INSTRUCTIONS FOR THE TASK
Among the entries, which lines carry the string "combinational"? Copy each of them.

DATA FOR REVIEW
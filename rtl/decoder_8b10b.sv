// decoder_8b10b: combinational 10b-to-8b decoder.
//
// abcdei is matched against both running-disparity forms of every 5b/6b code
// and fghj against the 3b/4b codes, giving the byte {HGF, EDCBA}. A word whose
// 6-bit part is 001111/110000 is K.28.y; a word ending in 1000/0111 after the
// 6-bit code of 23, 27, 29 or 30 is K.x.7; k is then set. For K.28.y in its
// RD+ form the 4-bit part is complemented before lookup. The decoder does no
// error checking: an invalid word yields some byte, and disparity errors are
// left to decoding_monitor, as in the eBOC decoding unit. Pure
// combinational; din = {a,b,c,d,e,i,f,g,h,j}, a in bit 9.
module decoder_8b10b
  import readout_pkg::*;
(
  input  logic [9:0] din,
  output logic [7:0] dout,
  output logic       k
);
  logic [5:0] s6;
  logic [3:0] s4, s4k;
  logic [4:0] x;
  logic [2:0] y;
  logic       is_k28, is_kx7;

  assign s6 = din[9:4];
  assign s4 = din[3:0];

  always_comb begin
    x = '0;
    for (int i = 0; i < 32; i++) begin
      logic [5:0] c;
      c = enc6_rdn(5'(i));
      if (s6 == c) x = 5'(i);
      if ((disparity6(c) != 0 || i == 7) && s6 == ~c) x = 5'(i);
    end
    is_k28 = (s6 == 6'b001111) || (s6 == 6'b110000);
    is_kx7 = !is_k28 && (s4 == 4'b1000 || s4 == 4'b0111) &&
             (x == 5'd23 || x == 5'd27 || x == 5'd29 || x == 5'd30);
    s4k = (s6 == 6'b110000) ? ~s4 : s4;
    y = '0;
    if (is_k28) begin
      for (int j = 0; j < 8; j++)
        if (s4k == k28_fghj_rdn(3'(j))) y = 3'(j);
      x = 5'd28;
    end else begin
      case (s4)
        4'b1011, 4'b0100:                   y = 3'd0;
        4'b1001:                            y = 3'd1;
        4'b0101:                            y = 3'd2;
        4'b1100, 4'b0011:                   y = 3'd3;
        4'b1101, 4'b0010:                   y = 3'd4;
        4'b1010:                            y = 3'd5;
        4'b0110:                            y = 3'd6;
        4'b1110, 4'b0001, 4'b0111, 4'b1000: y = 3'd7;
        default:                            y = 3'd0;
      endcase
    end
    k    = is_k28 || is_kx7;
    dout = {y, x};
  end
endmodule
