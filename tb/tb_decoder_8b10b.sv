// tb_decoder_8b10b: decodes the printed control symbols in both forms and,
// through the encoder, every data byte in both disparities; each must give
// back the byte with the right control flag.
`timescale 1ns/1ps
module tb_decoder_8b10b;
  logic [9:0] din, ew;
  logic [7:0] dout, ed;
  logic k, ek, erd, erd_out;
  int checks = 0, failures = 0;
  decoder_8b10b dut (.*);
  encoder_8b10b u_ref (.din(ed), .k(ek), .rd_in(erd), .dout(ew), .rd_out(erd_out));

  logic [7:0] kb [12] = '{8'h1C, 8'h3C, 8'h5C, 8'h7C, 8'h9C, 8'hBC, 8'hDC, 8'hFC, 8'hF7, 8'hFB, 8'hFD, 8'hFE};
  logic [9:0] kn [12] = '{10'b0011110100, 10'b0011111001, 10'b0011110101, 10'b0011110011,
                          10'b0011110010, 10'b0011111010, 10'b0011110110, 10'b0011111000,
                          10'b1110101000, 10'b1101101000, 10'b1011101000, 10'b0111101000};

  initial begin
    for (int i = 0; i < 12; i++) begin
      din = kn[i]; #1;
      checks++; if (dout != kb[i] || !k) begin failures++; $display("FAIL K%0d RD-", i); end
      din = ~kn[i]; #1;
      checks++; if (dout != kb[i] || !k) begin failures++; $display("FAIL K%0d RD+", i); end
    end
    for (int d = 0; d < 256; d++) for (int r = 0; r < 2; r++) begin
      ed = 8'(d); ek = 0; erd = 1'(r); #1;
      din = ew; #1;
      checks++;
      if (dout != 8'(d) || k) begin failures++; $display("FAIL D%0h rd%0d -> %0h k%0d", d, r, dout, k); end
    end
    $display("TB_RESULT checks=%0d failures=%0d", checks, failures);
    $finish;
  end
endmodule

TASK RESPONSE
// decoder_8b10b: combinational 10b-to-8b decoder.
// combinational; din = {a,b,c,d,e,i,f,g,h,j}, a in bit 9.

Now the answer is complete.